As for the renal function (The CARI Guidelines 2005b), they set two GFR levels. One is 10 mL/min/1.73 m2. The patients are commenced dialysis when GFR falls below approximately 10 mL/min/1.73 m2, if there is evidence of uremia or its complications such as malnutrition . Occasionally, patients may require to initiate dialysis at a higher GFR. The other is 6 mL/min/1.73 m2. Even if there is no evidence of uremia or its complications including malnutrition, the patients are commenced dialysis when GFR falls below approximately 6 mL/min/1.73 m2.

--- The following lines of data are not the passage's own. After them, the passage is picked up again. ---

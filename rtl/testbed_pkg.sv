// testbed_pkg: types and constants shared by the baseband processing board.
//
// Sample words: every FIFO word carries one complex sample as two signed
// 16-bit halves, {I, Q}. The 12-bit converter samples are sign-extended
// into these halves; the frequency-domain values of the equaliser use the
// full 16 bits. On the Ethernet side a word travels as four bytes, I first,
// most significant byte first.
//
// Frame constants follow the 802.11a-style frame the testbed was exercised
// with: ten 16-sample short training sequences, a 32-sample guard interval,
// two 64-sample long training sequences, one 80-sample SIGNAL symbol and a
// run of 80-sample DATA symbols (22 in the reference case), with 411 idle
// samples between frames. The long-training values per subcarrier are the
// 802.11a ones (standard, not printed with the frame description).
//
// Also here: the byte-wise Ethernet CRC-32 (reflected polynomial 0xEDB88320)
// used by the MAC transmitter and receiver.
package testbed_pkg;

  localparam int unsigned SAMPLE_W   = 16;  // one I or Q half of a FIFO word
  localparam int unsigned WORD_W     = 2 * SAMPLE_W;
  localparam int unsigned ADC_W      = 12;  // converter resolution
  localparam int unsigned NFFT       = 64;  // subcarriers

  // Reference frame (samples at the 20 MHz converter rate).
  localparam int unsigned STS_LEN    = 16;
  localparam int unsigned STS_REPS   = 10;
  localparam int unsigned GI2_LEN    = 32;
  localparam int unsigned LTS_LEN    = 64;
  localparam int unsigned LTS_REPS   = 2;
  localparam int unsigned SYM_LEN    = 80;
  localparam int unsigned DATA_SYMS  = 22;
  localparam int unsigned FRAME_GAP  = 411;
  localparam int unsigned FRAME_LEN  = STS_LEN*STS_REPS + GI2_LEN + LTS_LEN*LTS_REPS
                                       + SYM_LEN + SYM_LEN*DATA_SYMS;  // 2160

  // Ethernet II + IPv4 + UDP header, prepared by the MCU.
  localparam int unsigned HDR_BYTES  = 42;

  typedef struct packed {
    logic signed [SAMPLE_W-1:0] re;
    logic signed [SAMPLE_W-1:0] im;
  } cplx_t;

  // Which part of a frame a frequency-domain value belongs to.
  typedef enum logic [1:0] {
    SYM_OTHER = 2'd0,
    SYM_LT1   = 2'd1,
    SYM_LT2   = 2'd2,
    SYM_DATA  = 2'd3   // SIGNAL and DATA symbols
  } sym_kind_e;

  // 802.11a long training value on FFT bin k (0..63): +1, -1 or 0 (unused bin).
  // Returned as {is_used, is_negative}.
  // Bin k = 1..26 carries L(k), bin k = 38..63 carries L(k-64). Bit i of
  // LTS_POS_NEG is set when L(i+1) = -1; bit i of LTS_NEG_NEG when L(i-26) = -1.
  localparam logic [25:0] LTS_POS_NEG = 26'b00001010110011111010100110;
  localparam logic [25:0] LTS_NEG_NEG = 26'b00001010011000000101001100;

  function automatic logic [1:0] lts_value(input logic [5:0] k);
    logic [1:0] v;
    if (k >= 6'd1 && k <= 6'd26)       v = {1'b1, LTS_POS_NEG[5'(k - 6'd1)]};
    else if (k >= 6'd38)               v = {1'b1, LTS_NEG_NEG[5'(k - 6'd38)]};
    else                               v = 2'b00;
    return v;
  endfunction

  function automatic logic [31:0] crc32_byte(input logic [31:0] crc, input logic [7:0] d);
    logic [31:0] c;
    c = crc ^ {24'd0, d};
    for (int i = 0; i < 8; i++)
      c = c[0] ? ((c >> 1) ^ 32'hEDB8_8320) : (c >> 1);
    return c;
  endfunction

endpackage
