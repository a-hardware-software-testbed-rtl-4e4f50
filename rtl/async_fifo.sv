// async_fifo: dual-clock FIFO used as the Tx FIFO and the Rx FIFO of the
// baseband processing board.
//
// The baseband modules under test run on a clock of their own while the DMA
// runs on the MCU clock, so both sample buffers cross clock domains. This is
// the usual Gray-code pointer design: each side keeps a binary pointer one bit
// wider than the address, passes its Gray-coded copy through a two-flop
// synchroniser to the other side, and compares there. Full and empty are
// therefore pessimistic by the synchroniser delay and never wrong.
//
// Interface: write side (wr_clk, wr_rst_n, wr_en, wr_data, wr_full,
// wr_count); read side (rd_clk, rd_rst_n, rd_en, rd_data, rd_empty,
// rd_count). rd_data shows the oldest word whenever rd_empty is low
// (show-ahead); rd_en pops it. Writes while full and reads while empty are
// ignored. The counts are the occupancy as each side sees it.
//
// The depth is not given for the testbed; 4096 words is this design's choice,
// enough for one whole reference frame (2160 samples plus the 411-sample gap).
module async_fifo #(
  parameter int unsigned DATA_W = 32,
  parameter int unsigned ADDR_W = 12
) (
  input  logic              wr_clk,
  input  logic              wr_rst_n,
  input  logic              wr_en,
  input  logic [DATA_W-1:0] wr_data,
  output logic              wr_full,
  output logic [ADDR_W:0]   wr_count,

  input  logic              rd_clk,
  input  logic              rd_rst_n,
  input  logic              rd_en,
  output logic [DATA_W-1:0] rd_data,
  output logic              rd_empty,
  output logic [ADDR_W:0]   rd_count
);
  localparam int unsigned DEPTH = 1 << ADDR_W;

  logic [DATA_W-1:0] mem [DEPTH];

  logic [ADDR_W:0] wbin, wgray, rbin, rgray;
  logic [ADDR_W:0] rgray_w1, rgray_w2;   // read pointer seen by the write side
  logic [ADDR_W:0] wgray_r1, wgray_r2;   // write pointer seen by the read side

  function automatic logic [ADDR_W:0] bin2gray(input logic [ADDR_W:0] b);
    return b ^ (b >> 1);
  endfunction

  function automatic logic [ADDR_W:0] gray2bin(input logic [ADDR_W:0] g);
    logic [ADDR_W:0] b;
    b[ADDR_W] = g[ADDR_W];
    for (int i = int'(ADDR_W) - 1; i >= 0; i--) b[i] = b[i+1] ^ g[i];
    return b;
  endfunction

  // ---------------- write side ----------------
  logic do_wr;
  logic [ADDR_W:0] wbin_next, rbin_w;
  assign do_wr     = wr_en && !wr_full;
  assign wbin_next = wbin + (ADDR_W+1)'(do_wr);
  assign rbin_w    = gray2bin(rgray_w2);

  always_ff @(posedge wr_clk) begin
    if (do_wr) mem[wbin[ADDR_W-1:0]] <= wr_data;
  end

  always_ff @(posedge wr_clk or negedge wr_rst_n) begin
    if (!wr_rst_n) begin
      wbin     <= '0;
      wgray    <= '0;
      rgray_w1 <= '0;
      rgray_w2 <= '0;
    end else begin
      wbin     <= wbin_next;
      wgray    <= bin2gray(wbin_next);
      rgray_w1 <= rgray;
      rgray_w2 <= rgray_w1;
    end
  end

  assign wr_count = wbin - rbin_w;
  assign wr_full  = (wgray == {~rgray_w2[ADDR_W:ADDR_W-1], rgray_w2[ADDR_W-2:0]});

  // ---------------- read side ----------------
  logic do_rd;
  logic [ADDR_W:0] rbin_next, wbin_r;
  assign do_rd     = rd_en && !rd_empty;
  assign rbin_next = rbin + (ADDR_W+1)'(do_rd);
  assign wbin_r    = gray2bin(wgray_r2);

  always_ff @(posedge rd_clk or negedge rd_rst_n) begin
    if (!rd_rst_n) begin
      rbin     <= '0;
      rgray    <= '0;
      wgray_r1 <= '0;
      wgray_r2 <= '0;
    end else begin
      rbin     <= rbin_next;
      rgray    <= bin2gray(rbin_next);
      wgray_r1 <= wgray;
      wgray_r2 <= wgray_r1;
    end
  end

  assign rd_count = wbin_r - rbin;
  assign rd_empty = (rgray == wgray_r2);
  assign rd_data  = mem[rbin[ADDR_W-1:0]];

  // A write may never land on a full FIFO nor a read on an empty one.
  a_no_overflow:  assert property (@(posedge wr_clk) disable iff (!wr_rst_n) 32'(wr_count) <= DEPTH);
  a_no_underflow: assert property (@(posedge rd_clk) disable iff (!rd_rst_n) 32'(rd_count) <= DEPTH);
endmodule
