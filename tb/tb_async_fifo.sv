// tb_async_fifo: self-checking test of the dual-clock sample FIFO.
// Phase 1 fills a 16-word FIFO with no reads and checks that exactly 16 words
// are accepted and that full rises; phase 2 drains it and checks order and
// empty; phase 3 runs random writes and reads on unrelated clocks against a
// queue model.
module tb_async_fifo;
  localparam int unsigned DW = 32, AW = 4, DEPTH = 1 << AW;
  logic wclk = 0, rclk = 0, wrst_n = 1, rrst_n = 1;
  logic wr_en = 0, rd_en = 0;
  logic [DW-1:0] wr_data = '0, rd_data;
  logic wr_full, rd_empty;
  logic [AW:0] wr_count, rd_count;
  int checks = 0, failures = 0;
  logic [DW-1:0] model[$];

  always #7 wclk = ~wclk;
  always #5 rclk = ~rclk;

  async_fifo #(.DATA_W(DW), .ADDR_W(AW)) dut (
    .wr_clk(wclk), .wr_rst_n(wrst_n), .wr_en, .wr_data, .wr_full, .wr_count,
    .rd_clk(rclk), .rd_rst_n(rrst_n), .rd_en, .rd_data, .rd_empty, .rd_count);

  task automatic check(input bit ok, input string what);
    checks++;
    if (!ok) begin failures++; $display("FAIL: %s", what); end
  endtask

  initial begin : watchdog
    repeat (200000) @(posedge wclk);
    failures++;
    $display("FAIL: watchdog");
    $display("TB_RESULT checks=%0d failures=%0d", checks, failures);
    $finish;
  end

  // reader: pops whenever rd_en is high and data is present, compares with model
  always @(posedge rclk) begin
    if (rrst_n && rd_en && !rd_empty) begin
      check(model.size() > 0 && rd_data == model[0], $sformatf("read order, got %h", rd_data));
      if (model.size() > 0) void'(model.pop_front());
    end
  end

  initial begin
    int accepted, popped;
    #1 wrst_n = 0; rrst_n = 0;
    repeat (3) @(posedge wclk);
    wrst_n = 1; rrst_n = 1;
    repeat (3) @(posedge wclk);
    check(rd_empty && !wr_full, "empty after reset");
    // phase 1: fill
    accepted = 0;
    for (int i = 0; i < DEPTH + 5; i++) begin
      @(negedge wclk);
      wr_data = $urandom; wr_en = 1;
      @(posedge wclk);
      if (!wr_full) begin accepted++; model.push_back(wr_data); end
    end
    @(negedge wclk) wr_en = 0;
    check(accepted == DEPTH, $sformatf("accepted %0d words", accepted));
    check(wr_full, "full after filling");
    // phase 2: drain
    repeat (6) @(posedge rclk);
    check(rd_count == DEPTH, "read side count");
    @(negedge rclk) rd_en = 1;
    wait (rd_empty);
    @(negedge rclk) rd_en = 0;
    check(model.size() == 0, "all words read");
    repeat (6) @(posedge wclk);
    check(!wr_full && wr_count == 0, "write side sees empty");
    // phase 3: random traffic
    fork
      begin
        for (int i = 0; i < 3000; i++) begin
          @(negedge wclk);
          wr_en = ($urandom % 3) != 0; wr_data = $urandom;
          @(posedge wclk);
          if (wr_en && !wr_full) model.push_back(wr_data);
        end
        @(negedge wclk) wr_en = 0;
      end
      begin
        for (int i = 0; i < 5000; i++) begin
          @(negedge rclk); rd_en = ($urandom % 2) != 0;
        end
        @(negedge rclk) rd_en = 1;
      end
    join
    repeat (40) @(posedge rclk);
    check(rd_empty && model.size() == 0, "drained after random traffic");
    popped = checks;
    check(popped > 1000, "enough reads compared");
    $display("TB_RESULT checks=%0d failures=%0d", checks, failures);
    $finish;
  end
endmodule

As for the signs and symptoms (The CARI guidelines 2005a), the stress was placed on the presence of malnutrition, which is suspected due to uremia and is not responsive to dietary intervention or correction of other reversible causes. The patients are commenced dialysis at first indication of such malnutrition. On the other hand, the existence or appearance of “absolute indications,” described below is no longer valid for indications for dialysis initiation, and their presence suggests delayed initiation. In this case, the absolute indicators are pericarditis, fluid overload , and hypertension poorly responsive to non-dialytic treatment, hyperkalemia , acidosis , advanced uremic encephalopathy and/or neuropathy, significant bleeding diathesis, severe nausea, and vomiting. Similarly, traditional “relative indications” may not be useful, because they are largely subjective and may be due to intercurrent diseases. These relative indicators include anorexia, profound fatigue and weakness, impaired cognition, memory and attention span, severe pruritus, depression, and poor interpersonal relationship.